The prehistoric populations of Morocco, who were ancestral to Berbers, were related to the wider group of Paleo-Mediterranean peoples.
The Afroasiatic family probably originated during the Mesolithic period, perhaps in the context of the Capsian culture. DNA analysis has found commonalities between Berber Moroccan populations and those of the Sami people of Scandinavia showing a link dating from around 9,000 years ago.

Around 5000 BC, the populations of North Africa were primarily descended from the makers of the Iberomaurusian and Capsian cultures, with a more recent intrusion associated with the Neolithic Revolution. The proto-Berber tribes evolved from these prehistoric communities during the Late Bronze to Early Iron Age.

==Genetic Prehistoric Expansions==

DNA evidence suggests that during the Last Glacial Maximum, a period between 25,000 and 19,000 years ago, large ice sheets over a kilometer thick covered much of Northern Europe, making the region uninhabitable to humans. It is believed that human populations retreated south to warmer regions near the Mediterranean.

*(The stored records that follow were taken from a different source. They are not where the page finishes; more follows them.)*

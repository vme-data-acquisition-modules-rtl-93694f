// msg_fifo: 16-bit message FIFO of a DAQ loop channel (1K x 16 by default).
//
// The VME master writes a message into it, 16 bits at a time, and the
// transmitter reads it out. Read data is first-word fall-through: 'rdata' is
// the head word whenever 'empty' is low, and 'rd' pops it. 'flush' empties
// the FIFO. 'mark' saves the read pointer and the count; 'rewind' restores
// them, so the same message can be sent again without reloading (the CRIM
// front-end simulator uses this). Depth follows the document (1Kx16);
// flush/mark/rewind are this design's way of doing what the document states.
module msg_fifo #(
  parameter int unsigned DEPTH = 1024,
  localparam int unsigned AW = $clog2(DEPTH)
) (
  input  logic          clk,
  input  logic          rst_n,
  input  logic          wr,
  input  logic [15:0]   wdata,
  input  logic          rd,
  output logic [15:0]   rdata,
  input  logic          flush,
  input  logic          mark,
  input  logic          rewind,
  output logic          empty,
  output logic          full,
  output logic [AW:0]   count
);
  logic [15:0] mem [DEPTH];
  logic [AW-1:0] wp, rp, rp_mark;
  logic [AW:0]   cnt_mark;

  assign empty = (count == 0);
  assign full  = (count == (AW+1)'(DEPTH));
  assign rdata = mem[rp];

  logic do_wr, do_rd;
  assign do_wr = wr && !full;
  assign do_rd = rd && !empty;

  always_ff @(posedge clk)
    if (do_wr) mem[wp] <= wdata;

  always_ff @(posedge clk or negedge rst_n) begin
    if (!rst_n) begin
      wp <= '0; rp <= '0; count <= '0; rp_mark <= '0; cnt_mark <= '0;
    end else if (flush) begin
      wp <= '0; rp <= '0; count <= '0; rp_mark <= '0; cnt_mark <= '0;
    end else if (rewind) begin
      rp    <= rp_mark;
      count <= cnt_mark + (AW+1)'(do_wr);
      if (do_wr) wp <= (wp == AW'(DEPTH-1)) ? '0 : wp + 1'b1;
    end else begin
      if (mark) begin rp_mark <= rp; cnt_mark <= count; end
      if (do_wr) wp <= (wp == AW'(DEPTH-1)) ? '0 : wp + 1'b1;
      if (do_rd) rp <= (rp == AW'(DEPTH-1)) ? '0 : rp + 1'b1;
      count <= count + (AW+1)'(do_wr) - (AW+1)'(do_rd);
    end
  end

  a_no_overflow: assert property (@(posedge clk) disable iff (!rst_n) count <= (AW+1)'(DEPTH));
endmodule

Refugees during this period are believed to have been in Iberia, the Balkans and Italy and therefore was some gene flow from North Africa into Southern Europe.

After the glacial maximum, when the European climate warmed up, the refuges are thought to have been the source from which Europe was repopulated. Prehistoric African lineages that had been introduced into Iberia as refugees would have then dispersed all over Europe with the Northward expansion of humans. This could explain the presence of genetic lineages in Eastern Europe and as far north as Russia, that appear to have prehistoric links to Northwest Africa, mainly Morocco (see mtDNA). The expansion of human populations from Iberian refuges is also believed to have moved back to Morocco and Northwest Africa.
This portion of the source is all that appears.